ByJet Smart cuts with a shorter distance between the cutting head and the workpiece
“Compared to other waterjet machines we’ve seen, the ByJet Smart (shown) cuts with a shorter distance between the cutting head and the workpiece, around 0.060 in.,” says Jeff Cupples. “This minimizes the amount of waterjet-stream divergence and optimizes cut quality—edge straightness and kerf width.”
Adding waterjet-cutting capabilities to an established metal-fabrication shop “often is the next step in the life of a fabricator that already has expertise in laser and plasma cutting, to increase thickness capacity,” says Tom Price, regional manager for Bystronic, a manufacturer of waterjet-cutting machines and other types of metal-fabricating-equipment. “We see this often, including at Cupples J&J, where (vice president) Jeff Cupples always is looking for the next big thing. He saw what other fab-shop managers see—that waterjet cutting promises to open doors to new markets.”

Nourished by Pringles

Cupples J&J operates a pair of manufacturing plants—a 120,000-sq.-ft. main fabrication plant in Jackson, TN, and a 55,000-facility in nearby Dyersburg, TN. With its roots tracing back to the late 1960s, the firm experienced quick and healthy growth throughout the 1970s on a steady diet of work from a nearby Proctor & Gamble factory, cooking up the popular Pringles brand of potato crisps.
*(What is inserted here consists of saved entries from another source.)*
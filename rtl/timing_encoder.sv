// timing_encoder: encodes timing commands into the "RF & Timing" DAQ loop line.
//
// The line is the accelerator RF clock (53.1 MHz, one period per 'clk')
// carrying one timing bit per RF period. A command is sent as a 10-bit frame
// MSB first: a start 1, the 8 command bits (whose MSB, always 1, is the second
// start bit, followed by the 7-bit pattern), and a closing 1. Between frames
// the line carries 0s, and at least one 0 separates two frames.
// Sources, highest priority first: rising and falling edge of the MTM SGATE
// level (0xB1, 0xD1), rising edge of CNRST (0xC5), rising edge of TCALB
// (0x89), and a command written to the Fast Command register ('fc_wr',
// 'fc_data'). A request waiting while a frame is on the line is kept and sent
// next; a second request of the same source in that time is merged.
// 'tm_bit' is the bit of the current RF period, registered; 'line_ph' is the
// line level in the four quarters of that period, quarter 0 first: a 0 bit is
// a normal clock (1100), a 1 bit stretches the high phase (1110), so every RF
// rising edge stays where it is. The command values and frame follow the
// document; the way a bit sits in the clock waveform and the queueing are
// this design's choice.
module timing_encoder
  import minerva_pkg::*;
(
  input  logic       clk,
  input  logic       rst_n,
  input  logic       mtm_sgate,
  input  logic       mtm_cnrst,
  input  logic       mtm_tcalb,
  input  logic       fc_wr,
  input  logic [7:0] fc_data,
  output logic       tm_bit,
  output logic [3:0] line_ph,
  output logic       busy,
  output logic [7:0] sent_cmd,    // command whose frame just started
  output logic       sent
);
  logic sg_q, cn_q, tc_q;
  logic p_sgh, p_sgl, p_cn, p_tc, p_fc;
  logic [7:0] fc_hold;
  logic [9:0] shreg;
  logic [3:0] bits_left;   // 10 frame bits + 1 gap bit

  logic       pick;
  logic [7:0] pick_cmd;
  always_comb begin
    pick = !busy;
    pick_cmd = 8'h00;
    if      (p_sgh) pick_cmd = TC_SGATE_H;
    else if (p_sgl) pick_cmd = TC_SGATE_L;
    else if (p_cn)  pick_cmd = TC_CNRST_H;
    else if (p_tc)  pick_cmd = TC_TCALB_H;
    else if (p_fc)  pick_cmd = fc_hold;
    else            pick = 1'b0;
  end

  assign busy    = (bits_left != 0);
  assign line_ph = tm_bit ? 4'b1110 : 4'b1100;

  always_ff @(posedge clk or negedge rst_n) begin
    if (!rst_n) begin
      sg_q <= 1'b0; cn_q <= 1'b0; tc_q <= 1'b0;
      p_sgh <= 1'b0; p_sgl <= 1'b0; p_cn <= 1'b0; p_tc <= 1'b0; p_fc <= 1'b0;
      fc_hold <= 8'h00; shreg <= '0; bits_left <= '0; tm_bit <= 1'b0;
      sent <= 1'b0; sent_cmd <= 8'h00;
    end else begin
      sg_q <= mtm_sgate; cn_q <= mtm_cnrst; tc_q <= mtm_tcalb;
      sent <= 1'b0;
      // serialise
      if (busy) begin
        tm_bit    <= shreg[9];
        shreg     <= {shreg[8:0], 1'b0};
        bits_left <= bits_left - 1'b1;
      end else begin
        tm_bit <= 1'b0;
      end
      // choose the next frame
      if (pick) begin
        shreg     <= {1'b1, pick_cmd, 1'b1};
        bits_left <= 4'd11;
        sent      <= 1'b1;
        sent_cmd  <= pick_cmd;
      end
      // request flags: set by source events, cleared when picked
      p_sgh <= (p_sgh && !(pick && p_sgh))                                   || (mtm_sgate && !sg_q);
      p_sgl <= (p_sgl && !(pick && !p_sgh && p_sgl))                         || (!mtm_sgate && sg_q);
      p_cn  <= (p_cn  && !(pick && !p_sgh && !p_sgl && p_cn))                || (mtm_cnrst && !cn_q);
      p_tc  <= (p_tc  && !(pick && !p_sgh && !p_sgl && !p_cn && p_tc))       || (mtm_tcalb && !tc_q);
      p_fc  <= (p_fc  && !(pick && !p_sgh && !p_sgl && !p_cn && !p_tc))      || fc_wr;
      if (fc_wr) fc_hold <= fc_data;
    end
  end
endmodule
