// tb_timing_encoder: drives MTM level changes and fast commands and decodes
// the bit stream independently: frames are a 1, eight command bits and a
// closing 1. Checks the Table 1 codes for SGATE rise/fall, CNRST, TCALB, the
// priority order when requests coincide, fast commands, the latency (start
// bit 3 clocks after the input edge) and the 4-phase line waveform.
module tb_timing_encoder;
  logic clk = 0, rst_n = 0, sg = 0, cn = 0, tc = 0, fc_wr = 0;
  logic [7:0] fc_data = 0, sent_cmd;
  logic tm_bit, busy, sent;
  logic [3:0] line_ph;
  int checks = 0, failures = 0;
  logic [7:0] got[$];
  int first_start = -1, cyc = 0;

  timing_encoder dut (.clk, .rst_n, .mtm_sgate(sg), .mtm_cnrst(cn), .mtm_tcalb(tc), .fc_wr, .fc_data,
                      .tm_bit, .line_ph, .busy, .sent_cmd, .sent);
  always #5 clk = ~clk;

  // independent frame decoder
  int st = 0; logic [7:0] sh;
  always @(posedge clk) if (rst_n) begin
    #1; cyc++;
    if (st == 0) begin if (tm_bit) begin st = 1; if (first_start < 0) first_start = cyc; end end
    else if (st <= 8) begin sh = {sh[6:0], tm_bit}; st++; end
    else begin if (tm_bit) got.push_back(sh); else got.push_back(8'h00); st = 0; end
    checks++;
    if (line_ph !== (tm_bit ? 4'b1110 : 4'b1100)) begin failures++; $display("FAIL line_ph"); end
  end

  task automatic chk(input bit c, input string s);
    checks++; if (!c) begin failures++; $display("FAIL %s", s); end
  endtask

  initial begin
    repeat (3) @(negedge clk); rst_n = 1;
    repeat (3) @(negedge clk);
    cyc = 0; sg = 1;
    repeat (20) @(negedge clk);
    chk(first_start == 3, $sformatf("latency %0d", first_start));
    sg = 0; repeat (20) @(negedge clk);
    cn = 1; tc = 1; @(negedge clk); cn = 0; tc = 0;
    repeat (30) @(negedge clk);
    fc_wr = 1; fc_data = 8'h8D; @(negedge clk); fc_wr = 0;
    repeat (20) @(negedge clk);
    fc_wr = 1; fc_data = 8'hC9; sg = 1; @(negedge clk); fc_wr = 0;
    repeat (40) @(negedge clk);
    chk(got.size() == 7, $sformatf("frame count %0d", got.size()));
    if (got.size() == 7) begin
      chk(got[0] == 8'hB1, "SGATE_H");
      chk(got[1] == 8'hD1, "SGATE_L");
      chk(got[2] == 8'hC5, "CNRST_H first");
      chk(got[3] == 8'h89, "TCALB_H second");
      chk(got[4] == 8'h8D, "fast command");
      chk(got[5] == 8'hB1, "SGATE before fast command");
      chk(got[6] == 8'hC9, "queued fast command");
    end
    $display("TB_RESULT checks=%0d failures=%0d", checks, failures);
    $finish;
  end
  initial begin #100000; failures++; $display("TB_RESULT checks=%0d failures=%0d", checks, failures); $finish; end
endmodule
“They were our original big-time customer,” says Cupples, whose father James Cupples (in 1969) founded and still runs the company. When James moved the company in 1979 to its current location in Jackson, 11 employees toiled in a 12,000-sq.-ft. factory. A steady diet of work manufacturing Pringle-processing and packaging equipment helped to fuel the firm’s appetite for fabricating and machining equipment, “allowing us to grow to a size where we could look at expanding into new markets,” says Cupples. Among those new markets were OEM manufacturers of lawn and garden equipment, tractors and other heavy equipment, as well as steelmaking and processing facilities.

Today, the Cupples J&J customer list numbers more than 300. Recounting the firm’s evolution, Cupples notes that “we got into laser cutting in 1997 and that really started us on a roll. We saw that laser was becoming a great tool for accomplishing specialty-product fabricating. The key trigger for us was when the technology developed to allow clean cutting of 3⁄8-in.-thick stainless steel. Almost from the start, we had that laser-cutting machine running 24/7, so we bought another one.”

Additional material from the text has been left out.